I have a line on some 275 gallon plastic IBC totes. They are food grade, used once and held lactic acid which can be cleaned out pretty easily. They are only $40 which is a steal. Has anyone used these for wine? Probably not suitable for red wines, but fruit wines or mead maybe? Pros and cons? How long can they be used for storage?

Thanks.


----------



## cmason1957 (Aug 29, 2013)

I don't know if these count, but I have used plastic totes as primary fermenters a few times. They seem to work and I haven't noticed any ill effects. I don't know that I would do long term storage in them.


----------



## Deezil (Aug 29, 2013)

You could dedicate one to red fermentation couldnt you? Are you worried about staining or was there something else? 

I dont see why not to use them for that cheap, if the plastic is food grade.

Their storage capability might be impacted by your ability (or lack of) to top off with a gas.. Dunno how permeable the plastic itself is either..

Have you considered bugging the manufacturer? 

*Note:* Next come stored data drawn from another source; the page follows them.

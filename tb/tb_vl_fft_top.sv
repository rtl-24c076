// tb_vl_fft_top: end-to-end test of the processor at its default size.
//
// FFT: for every length (64 .. 8192) random complex samples are streamed
// in, and each of the L results is compared with a direct DFT computed here
// in floating point, divided by L (the processor scales by 1/L). The test
// also checks the number of butterfly issue cycles, (L/4) per stage, and
// the stall cycles between stages, and counts how often each mechanism
// occurred: radix-2 stages, pipeline stalls, both commutator columns, all
// four bank offsets, every length. CORDIC: rotations of a vector over a
// sweep of angles in [-pi/4, pi/4] and by a zero angle are compared with
// cos/sin; the test counts zero-angle bypasses (no iteration), rotations at
// the published worst case of 4 iterations and rotations that needed the
// scale stage, and fails if any of these never happened. Channel
// estimators: one full symbol (1024 subcarriers, 32 QPSK pilots) through
// a flat channel, fed to both; all 1024 values of the DCT/EIDCT estimator
// must equal the channel, the IDCT/DCT estimator must equal it at the
// pilots and must fall off above the last pilot.
`timescale 1ns/1ps
module tb_vl_fft_top;
  import fft_pkg::*;

  logic clk = 1'b0;
  logic rst_n = 1'b0;
  always #5 clk = ~clk;

  logic              fft_start = 1'b0, fft_in_valid = 1'b0;
  fft_mode_e         fft_mode = MODE_64;
  cplx_t             fft_in_data = '0;
  logic              fft_in_ready, fft_out_valid, fft_busy, fft_done;
  logic              fft_issue, fft_radix2, fft_stall;
  cplx_t             fft_out_data;
  logic [ADDR_W-1:0] fft_out_k;
  logic              cor_start = 1'b0;
  logic signed [11:0] cor_x_in = '0, cor_y_in = '0;
  logic signed [12:0] cor_theta = '0;
  logic              cor_busy, cor_valid;
  logic signed [11:0] cor_x_out, cor_y_out;
  logic [3:0]        cor_iters, cor_sc_iters;
  logic              ce_start = 1'b0, ce_in_valid = 1'b0;
  cplx_t             ce_in_y = '0, ce_in_p = '0;
  logic              ce_in_ready, ce_out_valid, ce_busy, ce_done;
  cplx_t             ce_out_h;
  logic [9:0]        ce_out_k;
  logic              ce2_start, ce2_in_valid;
  cplx_t             ce2_in_y, ce2_in_p;
  logic              ce2_in_ready, ce2_out_valid, ce2_busy, ce2_done;
  cplx_t             ce2_out_h;
  logic [9:0]        ce2_out_k;
  // both estimators get the same pilots
  assign ce2_start    = ce_start;
  assign ce2_in_valid = ce_in_valid;
  assign ce2_in_y     = ce_in_y;
  assign ce2_in_p     = ce_in_p;

  vl_fft_top dut (.*);

  int checks = 0, failures = 0;

  // mechanism counters
  int n_radix2 = 0, n_stall = 0, n_straddle = 0, n_aligned = 0;
  int n_bank [4] = '{0, 0, 0, 0};
  int n_cor_bypass = 0, n_cor_worst = 0, n_cor_scale = 0;
  int n_ce_out = 0, n_ce2_out = 0, n_ce2_falloff = 0;
  int n_issue = 0;
  always @(posedge clk) begin
    if (fft_issue) begin
      n_issue++;
      if (fft_radix2) n_radix2++;
      if (dut.u_fft.straddle0) n_straddle++; else n_aligned++;
      n_bank[dut.u_fft.m0]++;
    end
    if (fft_stall) n_stall++;
  end

  // watchdog
  initial begin
    repeat (400000) @(posedge clk);
    failures++;
    $display("watchdog expired");
    $display("TB_RESULT checks=%0d failures=%0d", checks, failures);
    $finish;
  end

  real    xr [NMAX], xi [NMAX];
  real    cs [NMAX], sn [NMAX];
  cplx_t  got [NMAX];
  bit     seen [NMAX];

  function automatic int lg2(fft_mode_e m);
    return int'(mode_log2(m));
  endfunction

  task automatic run_fft(fft_mode_e m);
    int L, stages, issue0, stall0, nout, bad;
    real maxerr, er, ei, tol;
    L = 1 << lg2(m);
    stages = (lg2(m) + 1) / 2;
    for (int i = 0; i < L; i++) begin
      cs[i] = $cos(2.0 * 3.14159265358979 * i / L);
      sn[i] = $sin(2.0 * 3.14159265358979 * i / L);
    end
    @(negedge clk);
    fft_mode  = m;
    fft_start = 1'b1;
    @(negedge clk);
    fft_start = 1'b0;
    for (int i = 0; i < L; i++) begin
      logic signed [DW-1:0] r, q;
      r = DW'($signed($urandom_range(32767)) - 16384);
      q = DW'($signed($urandom_range(32767)) - 16384);
      xr[i] = real'(r) / 32768.0;
      xi[i] = real'(q) / 32768.0;
      fft_in_valid = 1'b1;
      fft_in_data  = '{re: r, im: q};
      // an idle cycle now and then exercises in_valid gaps
      if (i % 97 == 5) begin
        fft_in_valid = 1'b0;
        @(negedge clk);
        fft_in_valid = 1'b1;
      end
      @(negedge clk);
      while (!fft_in_ready && i < L - 1) @(negedge clk);
    end
    fft_in_valid = 1'b0;
    issue0 = n_issue;
    stall0 = n_stall;
    for (int k = 0; k < L; k++) seen[k] = 1'b0;
    nout = 0;
    while (!fft_done) begin
      @(posedge clk);
      #1;
      if (fft_out_valid) begin
        got[fft_out_k] = fft_out_data;
        seen[fft_out_k] = 1'b1;
        nout++;
      end
    end
    // cycle counts: L/4 butterflies per stage, DRAIN of 3 clocks per stage
    checks++;
    if (n_issue - issue0 != stages * L / 4) begin
      failures++;
      $display("L=%0d: %0d butterfly issues, expected %0d", L, n_issue - issue0, stages * L / 4);
    end
    checks++;
    if (n_stall - stall0 != 3 * (stages - 1)) begin
      failures++;
      $display("L=%0d: %0d stall cycles, expected %0d", L, n_stall - stall0, 3 * (stages - 1));
    end
    checks++;
    if (nout != L) begin
      failures++;
      $display("L=%0d: %0d outputs", L, nout);
    end
    // reference DFT / L
    maxerr = 0.0;
    bad = 0;
    // rounding of 2 half-adds per radix-2^2 stage and of the twiddle words
    tol = (4.0 + 1.5 * stages) / 32768.0;
    for (int k = 0; k < L; k++) begin
      real sr, si;
      sr = 0.0; si = 0.0;
      for (int i = 0; i < L; i++) begin
        int idx;
        idx = (i * k) % L;
        sr += xr[i] * cs[idx] + xi[i] * sn[idx];
        si += xi[i] * cs[idx] - xr[i] * sn[idx];
      end
      sr /= L; si /= L;
      er = real'(got[k].re) / 32768.0 - sr;
      ei = real'(got[k].im) / 32768.0 - si;
      if (er < 0) er = -er;
      if (ei < 0) ei = -ei;
      if (er > maxerr) maxerr = er;
      if (ei > maxerr) maxerr = ei;
      checks++;
      if (!seen[k] || er > tol || ei > tol) begin
        failures++;
        bad++;
        if (bad < 5) $display("L=%0d k=%0d got (%0d,%0d) want (%f,%f)", L, k,
                              got[k].re, got[k].im, sr * 32768.0, si * 32768.0);
      end
    end
    $display("L=%0d done: max error %0.2f LSB (tolerance %0.1f)", L, maxerr * 32768.0, tol * 32768.0);
  endtask

  task automatic run_cordic();
    int maxit, sumit, cnt;
    real maxe;
    maxit = 0; sumit = 0; cnt = 0; maxe = 0.0;
    for (int th = -1603; th <= 1608; th += 7) begin
      real ex, ey, a;
      @(negedge clk);
      cor_x_in  = 12'sd512;            // 0.5 in Q2.10
      cor_y_in  = 12'sd0;
      cor_theta = 13'(th);
      cor_start = 1'b1;
      @(negedge clk);
      cor_start = 1'b0;
      while (!cor_valid) @(negedge clk);
      a  = real'(th) / 2048.0;
      ex = real'(cor_x_out) / 1024.0 - 0.5 * $cos(a);
      ey = real'(cor_y_out) / 1024.0 - 0.5 * $sin(a);
      if (ex < 0) ex = -ex;
      if (ey < 0) ey = -ey;
      if (ex > maxe) maxe = ex;
      if (ey > maxe) maxe = ey;
      checks++;
      if (ex > 1.5 / 1024.0 || ey > 1.5 / 1024.0) begin
        failures++;
        $display("CORDIC th=%0d got (%0d,%0d)", th, cor_x_out, cor_y_out);
      end
      if (cor_iters == 4'd0) n_cor_bypass++;
      if (cor_iters == 4'd4) n_cor_worst++;
      if (cor_sc_iters != 4'd0) n_cor_scale++;
      if (int'(cor_iters) > maxit) maxit = int'(cor_iters);
      sumit += int'(cor_iters);
      cnt++;
    end
    // worst case of the angle decomposition at 12 bits is 4 iterations
    checks++;
    if (maxit > 4) begin
      failures++;
      $display("CORDIC worst case %0d iterations", maxit);
    end
    $display("CORDIC: %0d angles, max error %0.2f LSB, iterations avg %0.3f max %0d",
             cnt, maxe * 1024.0, real'(sumit) / cnt, maxit);
  endtask

  // Channel estimators: one symbol through a flat channel H = 0.5 - 0.25j
  // with QPSK pilots, fed to both at once. Every one of the DCT/EIDCT
  // estimator's 1024 outputs must equal H. The IDCT/DCT estimator must
  // equal H at the 32 pilot subcarriers and fall off above the last pilot
  // (its documented behaviour: at k = 1023 it must be below half of |H|).
  task automatic run_estimator();
    int bad, bad2;
    bad = 0; bad2 = 0;
    @(negedge clk);
    ce_start = 1'b1;
    @(negedge clk);
    ce_start = 1'b0;
    for (int kp = 0; kp < 32; kp++) begin
      int pr, pi;
      pr = $urandom_range(1) ? 23170 : -23170;
      pi = $urandom_range(1) ? 23170 : -23170;
      ce_in_valid = 1'b1;
      ce_in_p.re  = 16'(pr);
      ce_in_p.im  = 16'(pi);
      // Y = H * P with H = (0.5, -0.25)
      ce_in_y.re  = 16'($rtoi(0.5 * pr + 0.25 * pi));
      ce_in_y.im  = 16'($rtoi(0.5 * pi - 0.25 * pr));
      @(posedge clk);
      while (!ce_in_ready) @(posedge clk);
      @(negedge clk);
    end
    ce_in_valid = 1'b0;
    while (!ce_done || !ce2_done) begin
      @(posedge clk);
      #1;
      if (ce2_out_valid) begin
        n_ce2_out++;
        checks++;
        if (int'(ce2_out_k) != n_ce2_out - 1) begin
          failures++;
          bad2++;
        end
        if (ce2_out_k % 32 == 0) begin
          checks++;
          if (ce2_out_h.re > 16384 + 3 || ce2_out_h.re < 16384 - 3 ||
              ce2_out_h.im > -8192 + 3 || ce2_out_h.im < -8192 - 3) begin
            failures++;
            bad2++;
            if (bad2 < 4) $display("IDCT/DCT estimator k=%0d: got (%0d,%0d)", ce2_out_k, ce2_out_h.re, ce2_out_h.im);
          end
        end
        if (ce2_out_k == 10'd1023) begin
          real mag;
          mag = $sqrt(real'(ce2_out_h.re) ** 2 + real'(ce2_out_h.im) ** 2);
          if (mag < 0.5 * $sqrt(16384.0 ** 2 + 8192.0 ** 2)) n_ce2_falloff++;
        end
      end
      if (ce_out_valid) begin
        n_ce_out++;
        checks++;
        if (ce_out_h.re > 16384 + 3 || ce_out_h.re < 16384 - 3 ||
            ce_out_h.im > -8192 + 3 || ce_out_h.im < -8192 - 3 || int'(ce_out_k) != n_ce_out - 1) begin
          failures++;
          bad++;
          if (bad < 4) $display("estimator k=%0d: got (%0d,%0d)", ce_out_k, ce_out_h.re, ce_out_h.im);
        end
      end
    end
    $display("channel estimator: %0d outputs, %0d wrong", n_ce_out, bad);
    $display("IDCT/DCT channel estimator: %0d outputs, %0d wrong, fall-off above the last pilot %0d",
             n_ce2_out, bad2, n_ce2_falloff);
  endtask

  initial begin
    repeat (3) @(negedge clk);
    rst_n = 1'b1;
    run_estimator();
    run_cordic();
    run_fft(MODE_64);
    run_fft(MODE_256);
    run_fft(MODE_512);
    run_fft(MODE_1024);
    run_fft(MODE_2048);
    run_fft(MODE_4096);
    run_fft(MODE_8192);
    // every mechanism must have happened
    checks++;
    if (n_radix2 == 0 || n_stall == 0 || n_straddle == 0 || n_aligned == 0) begin
      failures++;
      $display("mechanism missing: radix2=%0d stall=%0d straddle=%0d aligned=%0d",
               n_radix2, n_stall, n_straddle, n_aligned);
    end
    for (int b = 0; b < 4; b++) begin
      checks++;
      if (n_bank[b] == 0) begin
        failures++;
        $display("bank offset %0d never used", b);
      end
    end
    checks++;
    if (n_cor_bypass == 0 || n_cor_worst == 0 || n_cor_scale == 0) begin
      failures++;
      $display("CORDIC mechanism missing: bypass=%0d worst=%0d scale=%0d",
               n_cor_bypass, n_cor_worst, n_cor_scale);
    end
    checks++;
    if (n_ce_out != 1024) begin
      failures++;
      $display("channel estimator gave %0d outputs, expected 1024", n_ce_out);
    end
    checks++;
    if (n_ce2_out != 1024 || n_ce2_falloff == 0) begin
      failures++;
      $display("IDCT/DCT estimator: %0d outputs (expected 1024), fall-off seen %0d times",
               n_ce2_out, n_ce2_falloff);
    end
    $display("CORDIC mechanisms: zero-angle bypass=%0d 4-iteration=%0d scale stage=%0d",
             n_cor_bypass, n_cor_worst, n_cor_scale);
    $display("mechanisms: radix-2 issues=%0d stall cycles=%0d straddled=%0d aligned=%0d banks=%0d/%0d/%0d/%0d",
             n_radix2, n_stall, n_straddle, n_aligned, n_bank[0], n_bank[1], n_bank[2], n_bank[3]);
    $display("TB_RESULT checks=%0d failures=%0d", checks, failures);
    $finish;
  end
endmodule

I dont see why they couldnt work for fermenters, at least


----------



## GreginND (Aug 29, 2013)

I'm not worried about staining. I'm wondering how well they protect the wine and how long one could hold a wine in them.


----------



## vacuumpumpman (Aug 29, 2013)

My concern would be sterile and all - in order to remove and clean the bottom valve - I believe it can be a real pain. Also concerned about making sure you have no headspace - so that means you would have to make 275 gallons of wine and you have all your eggs in 1 basket - That in itself could be a big gamble ??


----------



## janderson (Jun 8, 2017)

$40 isn't bad at all. I buy totes all the time from an olive oil plant and those are super hard to clean. Or what you can do is go to a larger winery and they have tons of totes that had wine in them and all you have to do is steam clean. I've also bought totes from these guys http://www.ibctoterecycling.com/used-ibc-containers-for-sale/


----------



## Bobp (Sep 12, 2017)

I buy Food grade IBC totes cheap and resell trailer loads for liquid nitrogen. The co-ops sell the nitrogen in them in hundred pound increments. I always have some around... 
I do not buy ANY that had chemical if any kind... Mostly molasses, honey, sauces ECT... All are easy to clean... Even the molasses...
I had assumed that they're fine for primary's... Even for secondary storage..? They stack easily..Handle easily... Seems like a no brainier? And rigging an airlock would be simple enough.


----------



## lostacres (Sep 14, 2017)

I use the 1000 liter totes all the time(276 gallons) 292.5 gallons when topped with no air space. 
All of my batches are stored and racked and filtered in these and bottled for sale. It produces 117 cases of wine. I have learned to clean them easily and stack them by hand. I could not have survived without them. 
I don't like to ferment in them because the ferment can get too hot and uncontrollable. I have been upgrading to stainless and jacketed tanks also 1000 liters as my budget can afford it.


----------